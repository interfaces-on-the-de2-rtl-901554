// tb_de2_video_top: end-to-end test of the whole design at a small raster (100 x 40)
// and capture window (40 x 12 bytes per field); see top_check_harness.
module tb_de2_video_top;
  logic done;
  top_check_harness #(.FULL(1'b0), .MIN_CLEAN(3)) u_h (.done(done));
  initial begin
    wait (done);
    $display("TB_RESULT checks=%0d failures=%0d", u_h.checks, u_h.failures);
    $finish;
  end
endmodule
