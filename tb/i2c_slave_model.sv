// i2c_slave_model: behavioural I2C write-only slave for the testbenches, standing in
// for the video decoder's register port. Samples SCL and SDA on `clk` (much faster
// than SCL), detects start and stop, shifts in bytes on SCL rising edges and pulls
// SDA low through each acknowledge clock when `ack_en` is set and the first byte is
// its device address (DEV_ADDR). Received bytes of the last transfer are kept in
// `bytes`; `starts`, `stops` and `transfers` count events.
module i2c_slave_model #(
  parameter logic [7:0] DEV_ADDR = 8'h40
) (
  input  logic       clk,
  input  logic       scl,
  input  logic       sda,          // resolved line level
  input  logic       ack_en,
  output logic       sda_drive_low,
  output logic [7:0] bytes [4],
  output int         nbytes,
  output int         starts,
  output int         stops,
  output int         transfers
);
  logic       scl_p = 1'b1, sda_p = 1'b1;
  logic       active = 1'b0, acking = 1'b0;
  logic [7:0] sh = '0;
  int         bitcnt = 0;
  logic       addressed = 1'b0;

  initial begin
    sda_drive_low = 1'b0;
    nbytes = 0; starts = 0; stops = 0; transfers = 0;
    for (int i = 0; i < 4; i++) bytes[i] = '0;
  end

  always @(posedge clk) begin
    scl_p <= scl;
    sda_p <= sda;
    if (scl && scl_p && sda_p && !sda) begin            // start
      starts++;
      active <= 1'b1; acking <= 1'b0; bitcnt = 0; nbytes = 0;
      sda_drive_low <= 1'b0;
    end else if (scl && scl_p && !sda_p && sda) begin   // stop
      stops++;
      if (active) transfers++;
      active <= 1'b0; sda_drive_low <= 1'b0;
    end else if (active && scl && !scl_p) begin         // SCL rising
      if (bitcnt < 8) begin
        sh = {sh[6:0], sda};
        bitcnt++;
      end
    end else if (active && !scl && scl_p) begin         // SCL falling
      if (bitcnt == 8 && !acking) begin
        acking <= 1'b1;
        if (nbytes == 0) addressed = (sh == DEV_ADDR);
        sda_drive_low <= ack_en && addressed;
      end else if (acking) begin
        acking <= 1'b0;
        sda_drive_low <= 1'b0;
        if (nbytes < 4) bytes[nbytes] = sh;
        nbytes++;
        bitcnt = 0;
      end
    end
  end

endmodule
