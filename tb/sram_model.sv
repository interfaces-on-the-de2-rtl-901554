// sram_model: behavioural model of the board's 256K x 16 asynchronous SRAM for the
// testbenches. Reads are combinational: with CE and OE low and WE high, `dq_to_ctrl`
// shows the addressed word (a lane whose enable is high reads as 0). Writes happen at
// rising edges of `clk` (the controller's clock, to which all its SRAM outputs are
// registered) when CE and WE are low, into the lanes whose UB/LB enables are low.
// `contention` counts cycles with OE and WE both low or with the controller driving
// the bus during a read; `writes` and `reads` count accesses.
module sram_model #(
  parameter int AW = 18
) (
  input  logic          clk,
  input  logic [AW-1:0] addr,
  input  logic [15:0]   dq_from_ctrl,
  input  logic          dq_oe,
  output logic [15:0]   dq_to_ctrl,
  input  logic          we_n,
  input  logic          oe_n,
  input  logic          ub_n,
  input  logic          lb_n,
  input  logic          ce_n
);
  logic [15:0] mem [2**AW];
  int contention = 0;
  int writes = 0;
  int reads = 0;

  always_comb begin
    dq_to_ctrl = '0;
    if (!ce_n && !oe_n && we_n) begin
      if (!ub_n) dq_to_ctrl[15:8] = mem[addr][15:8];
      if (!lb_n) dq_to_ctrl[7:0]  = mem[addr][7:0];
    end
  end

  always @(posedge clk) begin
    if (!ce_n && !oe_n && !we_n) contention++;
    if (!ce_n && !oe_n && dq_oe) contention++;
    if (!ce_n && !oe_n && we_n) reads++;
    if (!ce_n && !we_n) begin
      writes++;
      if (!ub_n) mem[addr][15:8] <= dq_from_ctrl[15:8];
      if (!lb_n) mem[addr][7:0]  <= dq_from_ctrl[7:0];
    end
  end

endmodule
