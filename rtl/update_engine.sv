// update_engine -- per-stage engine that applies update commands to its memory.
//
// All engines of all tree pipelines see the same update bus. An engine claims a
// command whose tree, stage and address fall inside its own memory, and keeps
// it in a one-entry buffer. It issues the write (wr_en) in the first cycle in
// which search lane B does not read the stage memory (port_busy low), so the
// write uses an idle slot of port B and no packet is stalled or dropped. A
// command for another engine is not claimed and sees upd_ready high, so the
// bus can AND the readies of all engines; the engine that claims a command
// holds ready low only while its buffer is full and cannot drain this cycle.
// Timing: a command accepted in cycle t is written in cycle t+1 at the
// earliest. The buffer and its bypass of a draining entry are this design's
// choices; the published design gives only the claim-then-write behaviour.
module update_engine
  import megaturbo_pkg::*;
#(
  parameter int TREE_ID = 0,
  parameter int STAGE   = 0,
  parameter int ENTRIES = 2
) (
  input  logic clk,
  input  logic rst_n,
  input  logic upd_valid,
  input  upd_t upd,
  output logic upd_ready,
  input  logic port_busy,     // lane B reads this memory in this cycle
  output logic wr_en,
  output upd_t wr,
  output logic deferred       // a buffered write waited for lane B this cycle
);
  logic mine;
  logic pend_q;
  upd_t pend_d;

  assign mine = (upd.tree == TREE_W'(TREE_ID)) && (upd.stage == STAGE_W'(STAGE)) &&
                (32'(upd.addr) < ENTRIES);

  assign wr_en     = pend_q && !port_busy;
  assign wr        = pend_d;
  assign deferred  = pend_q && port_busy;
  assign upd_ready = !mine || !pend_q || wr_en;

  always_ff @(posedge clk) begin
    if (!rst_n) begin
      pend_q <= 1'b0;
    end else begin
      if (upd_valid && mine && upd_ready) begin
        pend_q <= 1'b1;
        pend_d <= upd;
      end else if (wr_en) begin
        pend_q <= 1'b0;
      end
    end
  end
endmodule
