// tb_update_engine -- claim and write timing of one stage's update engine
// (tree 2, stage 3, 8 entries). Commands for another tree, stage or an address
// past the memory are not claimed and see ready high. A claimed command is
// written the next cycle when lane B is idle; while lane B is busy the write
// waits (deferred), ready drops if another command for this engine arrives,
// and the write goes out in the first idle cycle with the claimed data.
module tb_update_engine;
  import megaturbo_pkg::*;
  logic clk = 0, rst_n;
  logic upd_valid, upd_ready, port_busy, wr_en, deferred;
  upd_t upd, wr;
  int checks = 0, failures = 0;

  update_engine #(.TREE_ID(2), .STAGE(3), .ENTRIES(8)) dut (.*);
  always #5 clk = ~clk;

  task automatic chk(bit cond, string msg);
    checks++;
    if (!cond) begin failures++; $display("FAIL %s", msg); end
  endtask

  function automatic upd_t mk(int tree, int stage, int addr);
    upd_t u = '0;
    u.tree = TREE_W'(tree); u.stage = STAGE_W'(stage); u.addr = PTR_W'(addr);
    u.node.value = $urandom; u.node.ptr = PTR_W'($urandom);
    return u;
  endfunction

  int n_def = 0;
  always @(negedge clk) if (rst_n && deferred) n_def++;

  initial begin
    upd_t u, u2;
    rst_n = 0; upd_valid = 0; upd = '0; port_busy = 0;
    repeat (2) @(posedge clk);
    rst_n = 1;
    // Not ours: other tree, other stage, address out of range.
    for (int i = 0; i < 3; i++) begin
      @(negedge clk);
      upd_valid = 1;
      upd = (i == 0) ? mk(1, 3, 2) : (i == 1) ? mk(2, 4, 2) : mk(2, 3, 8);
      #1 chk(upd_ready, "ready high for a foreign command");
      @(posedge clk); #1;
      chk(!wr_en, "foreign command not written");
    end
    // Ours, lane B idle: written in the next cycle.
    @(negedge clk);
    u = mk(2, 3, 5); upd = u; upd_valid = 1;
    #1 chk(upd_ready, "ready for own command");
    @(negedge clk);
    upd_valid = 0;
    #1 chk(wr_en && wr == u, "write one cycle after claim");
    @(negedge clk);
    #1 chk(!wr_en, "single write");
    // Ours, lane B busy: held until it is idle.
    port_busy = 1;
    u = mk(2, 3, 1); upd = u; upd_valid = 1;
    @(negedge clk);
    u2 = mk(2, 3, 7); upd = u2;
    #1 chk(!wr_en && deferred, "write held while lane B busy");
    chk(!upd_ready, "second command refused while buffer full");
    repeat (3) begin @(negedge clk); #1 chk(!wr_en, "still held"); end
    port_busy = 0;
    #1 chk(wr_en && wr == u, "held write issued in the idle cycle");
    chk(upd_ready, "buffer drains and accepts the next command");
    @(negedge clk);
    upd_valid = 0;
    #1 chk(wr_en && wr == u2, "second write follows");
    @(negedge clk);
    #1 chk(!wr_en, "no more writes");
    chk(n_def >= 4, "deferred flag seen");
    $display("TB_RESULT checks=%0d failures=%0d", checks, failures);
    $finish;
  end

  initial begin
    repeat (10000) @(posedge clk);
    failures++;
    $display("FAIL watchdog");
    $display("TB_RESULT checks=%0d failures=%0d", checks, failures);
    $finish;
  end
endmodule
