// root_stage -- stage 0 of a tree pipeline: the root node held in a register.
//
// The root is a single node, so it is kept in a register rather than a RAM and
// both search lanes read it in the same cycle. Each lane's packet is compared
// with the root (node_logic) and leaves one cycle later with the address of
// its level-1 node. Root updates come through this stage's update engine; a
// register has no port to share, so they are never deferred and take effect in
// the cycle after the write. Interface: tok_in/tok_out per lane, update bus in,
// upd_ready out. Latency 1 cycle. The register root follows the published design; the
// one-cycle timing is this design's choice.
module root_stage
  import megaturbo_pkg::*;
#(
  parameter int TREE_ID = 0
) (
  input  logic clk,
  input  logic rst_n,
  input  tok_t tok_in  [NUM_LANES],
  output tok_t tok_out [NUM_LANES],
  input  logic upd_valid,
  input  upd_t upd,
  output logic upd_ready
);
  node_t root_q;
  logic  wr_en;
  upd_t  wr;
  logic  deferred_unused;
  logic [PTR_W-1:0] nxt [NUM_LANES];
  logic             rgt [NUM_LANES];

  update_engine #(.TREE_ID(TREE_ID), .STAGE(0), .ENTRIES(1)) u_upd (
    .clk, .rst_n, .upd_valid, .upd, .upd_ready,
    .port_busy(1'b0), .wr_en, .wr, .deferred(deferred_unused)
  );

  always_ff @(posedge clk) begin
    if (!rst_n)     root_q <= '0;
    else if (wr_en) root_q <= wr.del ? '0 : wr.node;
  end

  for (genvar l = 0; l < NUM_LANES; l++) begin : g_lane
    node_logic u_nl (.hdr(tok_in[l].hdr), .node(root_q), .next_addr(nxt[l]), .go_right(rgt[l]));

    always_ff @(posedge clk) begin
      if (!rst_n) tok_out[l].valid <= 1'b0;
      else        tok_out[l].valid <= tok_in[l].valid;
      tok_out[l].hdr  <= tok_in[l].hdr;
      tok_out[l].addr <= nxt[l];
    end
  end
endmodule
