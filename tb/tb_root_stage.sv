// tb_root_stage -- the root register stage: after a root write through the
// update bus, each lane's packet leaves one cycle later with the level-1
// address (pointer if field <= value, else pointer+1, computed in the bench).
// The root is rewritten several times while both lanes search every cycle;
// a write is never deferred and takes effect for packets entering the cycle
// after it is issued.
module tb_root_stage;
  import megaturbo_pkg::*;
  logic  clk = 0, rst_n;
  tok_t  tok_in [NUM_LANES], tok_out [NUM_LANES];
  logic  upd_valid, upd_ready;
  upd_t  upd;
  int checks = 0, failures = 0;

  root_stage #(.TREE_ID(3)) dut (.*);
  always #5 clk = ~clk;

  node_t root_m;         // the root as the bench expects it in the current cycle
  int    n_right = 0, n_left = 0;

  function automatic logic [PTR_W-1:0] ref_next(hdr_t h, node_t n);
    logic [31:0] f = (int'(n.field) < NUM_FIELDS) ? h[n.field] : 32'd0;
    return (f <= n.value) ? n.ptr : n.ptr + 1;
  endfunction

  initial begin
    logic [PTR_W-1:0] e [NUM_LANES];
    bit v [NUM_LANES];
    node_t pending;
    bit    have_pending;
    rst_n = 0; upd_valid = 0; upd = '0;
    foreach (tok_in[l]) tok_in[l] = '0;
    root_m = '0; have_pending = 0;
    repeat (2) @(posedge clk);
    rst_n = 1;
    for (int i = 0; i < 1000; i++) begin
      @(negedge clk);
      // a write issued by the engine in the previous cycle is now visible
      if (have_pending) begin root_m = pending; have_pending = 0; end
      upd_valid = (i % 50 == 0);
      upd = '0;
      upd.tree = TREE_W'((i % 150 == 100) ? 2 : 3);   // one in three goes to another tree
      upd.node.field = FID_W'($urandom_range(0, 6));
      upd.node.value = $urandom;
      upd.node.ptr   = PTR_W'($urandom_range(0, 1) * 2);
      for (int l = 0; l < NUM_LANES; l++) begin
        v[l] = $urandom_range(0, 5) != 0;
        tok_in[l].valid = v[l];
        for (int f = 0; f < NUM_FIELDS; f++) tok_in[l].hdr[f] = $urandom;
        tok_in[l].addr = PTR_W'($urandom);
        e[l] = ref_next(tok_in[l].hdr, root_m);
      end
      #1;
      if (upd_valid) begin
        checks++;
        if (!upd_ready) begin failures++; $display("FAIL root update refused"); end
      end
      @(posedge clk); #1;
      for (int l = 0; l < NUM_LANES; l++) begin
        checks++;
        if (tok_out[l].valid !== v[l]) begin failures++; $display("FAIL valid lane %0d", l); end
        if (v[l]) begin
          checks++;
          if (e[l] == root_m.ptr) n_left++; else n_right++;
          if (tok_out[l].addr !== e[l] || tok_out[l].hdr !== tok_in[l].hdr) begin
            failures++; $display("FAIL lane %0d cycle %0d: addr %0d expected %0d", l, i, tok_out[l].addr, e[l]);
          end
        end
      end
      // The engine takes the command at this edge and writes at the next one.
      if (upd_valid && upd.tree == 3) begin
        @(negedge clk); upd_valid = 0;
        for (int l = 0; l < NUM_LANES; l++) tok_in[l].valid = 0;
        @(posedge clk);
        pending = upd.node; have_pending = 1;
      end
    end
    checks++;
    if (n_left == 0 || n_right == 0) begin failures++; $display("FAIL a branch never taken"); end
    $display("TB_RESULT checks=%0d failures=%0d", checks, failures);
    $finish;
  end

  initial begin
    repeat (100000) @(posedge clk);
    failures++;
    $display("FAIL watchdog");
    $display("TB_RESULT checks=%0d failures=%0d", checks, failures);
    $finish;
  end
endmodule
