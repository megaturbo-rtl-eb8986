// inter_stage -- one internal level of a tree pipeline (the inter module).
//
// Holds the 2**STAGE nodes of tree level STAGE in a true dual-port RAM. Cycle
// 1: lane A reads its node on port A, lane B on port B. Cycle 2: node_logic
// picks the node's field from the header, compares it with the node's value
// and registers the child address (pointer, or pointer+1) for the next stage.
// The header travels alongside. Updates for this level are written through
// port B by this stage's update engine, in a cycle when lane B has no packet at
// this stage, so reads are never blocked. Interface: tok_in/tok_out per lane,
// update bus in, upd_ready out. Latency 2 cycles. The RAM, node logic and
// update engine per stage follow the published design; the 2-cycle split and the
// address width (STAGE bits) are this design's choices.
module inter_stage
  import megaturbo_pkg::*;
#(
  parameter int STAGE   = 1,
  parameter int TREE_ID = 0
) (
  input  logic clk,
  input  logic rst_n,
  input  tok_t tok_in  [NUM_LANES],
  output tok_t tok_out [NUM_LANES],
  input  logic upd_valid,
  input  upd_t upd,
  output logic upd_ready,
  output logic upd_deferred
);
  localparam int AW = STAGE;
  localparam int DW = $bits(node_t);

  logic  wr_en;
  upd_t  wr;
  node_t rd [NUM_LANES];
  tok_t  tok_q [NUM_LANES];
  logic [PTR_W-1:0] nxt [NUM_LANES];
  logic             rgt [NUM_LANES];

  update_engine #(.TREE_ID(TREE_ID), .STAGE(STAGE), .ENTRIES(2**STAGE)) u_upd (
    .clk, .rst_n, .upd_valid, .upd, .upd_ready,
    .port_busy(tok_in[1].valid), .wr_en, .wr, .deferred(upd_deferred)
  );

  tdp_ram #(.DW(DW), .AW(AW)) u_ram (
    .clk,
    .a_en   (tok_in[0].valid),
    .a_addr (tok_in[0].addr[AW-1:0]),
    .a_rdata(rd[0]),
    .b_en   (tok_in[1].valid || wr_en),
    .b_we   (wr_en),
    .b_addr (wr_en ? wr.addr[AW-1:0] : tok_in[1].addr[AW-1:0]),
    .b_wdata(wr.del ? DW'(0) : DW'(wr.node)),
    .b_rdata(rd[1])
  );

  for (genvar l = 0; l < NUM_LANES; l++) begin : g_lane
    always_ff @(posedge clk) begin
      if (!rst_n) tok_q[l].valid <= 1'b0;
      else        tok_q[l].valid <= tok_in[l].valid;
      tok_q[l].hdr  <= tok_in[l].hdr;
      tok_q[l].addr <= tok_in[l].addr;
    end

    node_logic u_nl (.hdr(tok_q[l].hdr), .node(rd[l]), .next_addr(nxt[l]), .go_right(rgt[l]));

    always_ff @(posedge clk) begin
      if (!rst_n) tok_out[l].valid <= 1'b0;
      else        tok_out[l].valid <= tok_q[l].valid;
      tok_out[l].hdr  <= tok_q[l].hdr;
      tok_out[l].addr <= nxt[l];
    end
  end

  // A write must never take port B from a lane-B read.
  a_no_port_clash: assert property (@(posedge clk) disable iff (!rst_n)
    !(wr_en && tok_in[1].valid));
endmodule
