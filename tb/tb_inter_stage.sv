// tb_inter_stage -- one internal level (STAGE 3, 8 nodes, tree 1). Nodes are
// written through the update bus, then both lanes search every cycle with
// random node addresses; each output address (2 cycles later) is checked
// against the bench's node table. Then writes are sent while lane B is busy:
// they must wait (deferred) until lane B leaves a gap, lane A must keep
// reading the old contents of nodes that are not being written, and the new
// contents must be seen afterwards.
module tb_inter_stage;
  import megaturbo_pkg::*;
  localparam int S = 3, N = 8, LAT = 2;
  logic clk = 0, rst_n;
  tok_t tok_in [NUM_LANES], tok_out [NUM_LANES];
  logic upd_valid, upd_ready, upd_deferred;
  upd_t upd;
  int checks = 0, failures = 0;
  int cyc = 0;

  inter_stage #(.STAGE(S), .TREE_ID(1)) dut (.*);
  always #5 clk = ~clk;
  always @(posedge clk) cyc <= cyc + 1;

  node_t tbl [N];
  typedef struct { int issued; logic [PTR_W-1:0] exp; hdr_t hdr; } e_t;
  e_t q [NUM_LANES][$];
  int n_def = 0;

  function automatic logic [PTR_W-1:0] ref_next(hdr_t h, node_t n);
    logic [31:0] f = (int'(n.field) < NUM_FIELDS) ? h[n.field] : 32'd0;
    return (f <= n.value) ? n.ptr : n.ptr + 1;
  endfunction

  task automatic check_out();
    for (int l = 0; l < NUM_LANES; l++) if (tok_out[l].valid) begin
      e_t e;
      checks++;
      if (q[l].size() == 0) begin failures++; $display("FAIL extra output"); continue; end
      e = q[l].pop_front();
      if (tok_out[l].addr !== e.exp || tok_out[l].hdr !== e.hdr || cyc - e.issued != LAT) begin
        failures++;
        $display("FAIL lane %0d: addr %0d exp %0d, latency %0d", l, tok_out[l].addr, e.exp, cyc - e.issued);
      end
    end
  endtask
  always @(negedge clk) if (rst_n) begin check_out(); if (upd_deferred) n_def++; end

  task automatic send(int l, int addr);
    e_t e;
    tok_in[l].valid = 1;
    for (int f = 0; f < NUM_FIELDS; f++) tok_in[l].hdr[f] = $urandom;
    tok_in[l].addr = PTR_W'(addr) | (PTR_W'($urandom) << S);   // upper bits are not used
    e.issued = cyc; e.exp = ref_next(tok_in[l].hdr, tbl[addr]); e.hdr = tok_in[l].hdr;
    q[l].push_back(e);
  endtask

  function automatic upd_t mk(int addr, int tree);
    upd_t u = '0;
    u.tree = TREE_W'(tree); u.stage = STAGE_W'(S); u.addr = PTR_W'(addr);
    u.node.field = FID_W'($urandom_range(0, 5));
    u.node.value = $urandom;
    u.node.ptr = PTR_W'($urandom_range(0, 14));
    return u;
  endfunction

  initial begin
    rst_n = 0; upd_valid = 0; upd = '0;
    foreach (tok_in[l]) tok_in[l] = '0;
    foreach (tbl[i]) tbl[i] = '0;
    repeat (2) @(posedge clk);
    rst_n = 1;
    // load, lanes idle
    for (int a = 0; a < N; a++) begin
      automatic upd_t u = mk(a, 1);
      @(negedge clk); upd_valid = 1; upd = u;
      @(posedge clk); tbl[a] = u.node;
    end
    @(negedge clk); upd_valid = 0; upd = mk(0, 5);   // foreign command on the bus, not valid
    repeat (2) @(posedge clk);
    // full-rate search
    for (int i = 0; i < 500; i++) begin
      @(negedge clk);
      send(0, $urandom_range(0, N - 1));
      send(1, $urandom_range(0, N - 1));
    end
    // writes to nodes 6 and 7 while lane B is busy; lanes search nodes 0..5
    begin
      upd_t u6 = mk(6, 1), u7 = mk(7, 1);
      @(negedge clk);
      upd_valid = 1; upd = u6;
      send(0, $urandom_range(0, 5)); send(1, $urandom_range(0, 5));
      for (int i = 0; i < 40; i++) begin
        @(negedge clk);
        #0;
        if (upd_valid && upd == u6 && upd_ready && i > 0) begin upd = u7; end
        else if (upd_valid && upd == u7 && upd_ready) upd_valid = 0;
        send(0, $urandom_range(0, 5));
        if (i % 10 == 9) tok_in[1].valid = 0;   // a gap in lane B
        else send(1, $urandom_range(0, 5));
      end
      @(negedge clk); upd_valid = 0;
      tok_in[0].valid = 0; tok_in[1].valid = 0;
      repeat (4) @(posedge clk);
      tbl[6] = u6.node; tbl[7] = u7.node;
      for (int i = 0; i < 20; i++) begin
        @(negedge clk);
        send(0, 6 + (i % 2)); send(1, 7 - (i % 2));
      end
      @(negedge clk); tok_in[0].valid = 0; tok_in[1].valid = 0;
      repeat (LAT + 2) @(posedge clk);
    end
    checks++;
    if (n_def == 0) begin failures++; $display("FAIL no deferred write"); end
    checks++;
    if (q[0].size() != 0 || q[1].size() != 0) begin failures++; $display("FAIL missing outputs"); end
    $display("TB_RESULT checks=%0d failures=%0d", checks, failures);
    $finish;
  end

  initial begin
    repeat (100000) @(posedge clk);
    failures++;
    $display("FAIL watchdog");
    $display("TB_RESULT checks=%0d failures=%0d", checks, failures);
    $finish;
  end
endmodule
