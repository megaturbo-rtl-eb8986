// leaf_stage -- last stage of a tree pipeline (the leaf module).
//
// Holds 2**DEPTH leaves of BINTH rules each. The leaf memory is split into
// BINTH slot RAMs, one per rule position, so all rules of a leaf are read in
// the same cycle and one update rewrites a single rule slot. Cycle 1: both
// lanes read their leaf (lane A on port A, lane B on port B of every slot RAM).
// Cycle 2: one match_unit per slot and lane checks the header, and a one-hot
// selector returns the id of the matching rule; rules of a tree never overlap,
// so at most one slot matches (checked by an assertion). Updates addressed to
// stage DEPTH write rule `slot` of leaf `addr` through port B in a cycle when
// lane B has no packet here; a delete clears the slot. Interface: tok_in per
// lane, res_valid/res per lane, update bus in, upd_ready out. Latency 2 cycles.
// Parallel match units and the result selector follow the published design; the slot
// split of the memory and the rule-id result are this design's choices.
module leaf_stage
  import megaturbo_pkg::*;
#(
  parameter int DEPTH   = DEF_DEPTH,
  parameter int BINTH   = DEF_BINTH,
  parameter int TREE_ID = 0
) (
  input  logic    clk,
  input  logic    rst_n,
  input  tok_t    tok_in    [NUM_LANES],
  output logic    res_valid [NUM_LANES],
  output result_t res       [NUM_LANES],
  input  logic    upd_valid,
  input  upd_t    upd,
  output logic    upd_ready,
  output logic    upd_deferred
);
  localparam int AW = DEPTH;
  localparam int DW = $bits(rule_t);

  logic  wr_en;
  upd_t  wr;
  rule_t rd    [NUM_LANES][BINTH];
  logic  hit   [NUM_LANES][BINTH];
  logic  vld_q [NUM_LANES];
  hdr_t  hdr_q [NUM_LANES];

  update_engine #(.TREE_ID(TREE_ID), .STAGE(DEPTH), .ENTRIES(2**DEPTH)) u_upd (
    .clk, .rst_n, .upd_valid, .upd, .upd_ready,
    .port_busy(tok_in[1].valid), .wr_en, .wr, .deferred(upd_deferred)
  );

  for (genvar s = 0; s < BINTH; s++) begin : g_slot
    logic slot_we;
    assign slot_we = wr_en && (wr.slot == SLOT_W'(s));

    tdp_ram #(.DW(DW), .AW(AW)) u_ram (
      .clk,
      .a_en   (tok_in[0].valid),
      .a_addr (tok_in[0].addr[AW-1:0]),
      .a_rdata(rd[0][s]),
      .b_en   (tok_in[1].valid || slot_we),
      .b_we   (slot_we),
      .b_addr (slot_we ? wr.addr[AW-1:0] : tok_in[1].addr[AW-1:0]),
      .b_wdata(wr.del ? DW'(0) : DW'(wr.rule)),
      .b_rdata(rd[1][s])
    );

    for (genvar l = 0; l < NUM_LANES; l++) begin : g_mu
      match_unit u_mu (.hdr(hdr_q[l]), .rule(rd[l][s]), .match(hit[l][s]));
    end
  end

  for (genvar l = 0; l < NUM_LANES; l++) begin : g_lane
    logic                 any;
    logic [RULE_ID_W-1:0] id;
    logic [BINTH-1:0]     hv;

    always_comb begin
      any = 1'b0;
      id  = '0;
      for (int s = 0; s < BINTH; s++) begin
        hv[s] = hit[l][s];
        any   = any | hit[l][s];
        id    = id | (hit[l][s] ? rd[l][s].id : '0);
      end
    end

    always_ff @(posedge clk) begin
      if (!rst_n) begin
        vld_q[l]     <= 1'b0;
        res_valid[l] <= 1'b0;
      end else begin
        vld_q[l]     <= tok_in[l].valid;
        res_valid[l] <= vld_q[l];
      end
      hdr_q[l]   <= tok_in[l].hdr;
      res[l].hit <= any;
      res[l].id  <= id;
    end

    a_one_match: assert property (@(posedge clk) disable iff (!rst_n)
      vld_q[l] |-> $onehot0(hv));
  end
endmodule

++++++++++++++++++++

EXERCISE BRIEF — Scan the records for the string "kept". Copy each line in which it appears.

RESULT BELOW —
// its device address (DEV_ADDR). Received bytes of the last transfer are kept in
// The root is a single node, so it is kept in a register rather than a RAM and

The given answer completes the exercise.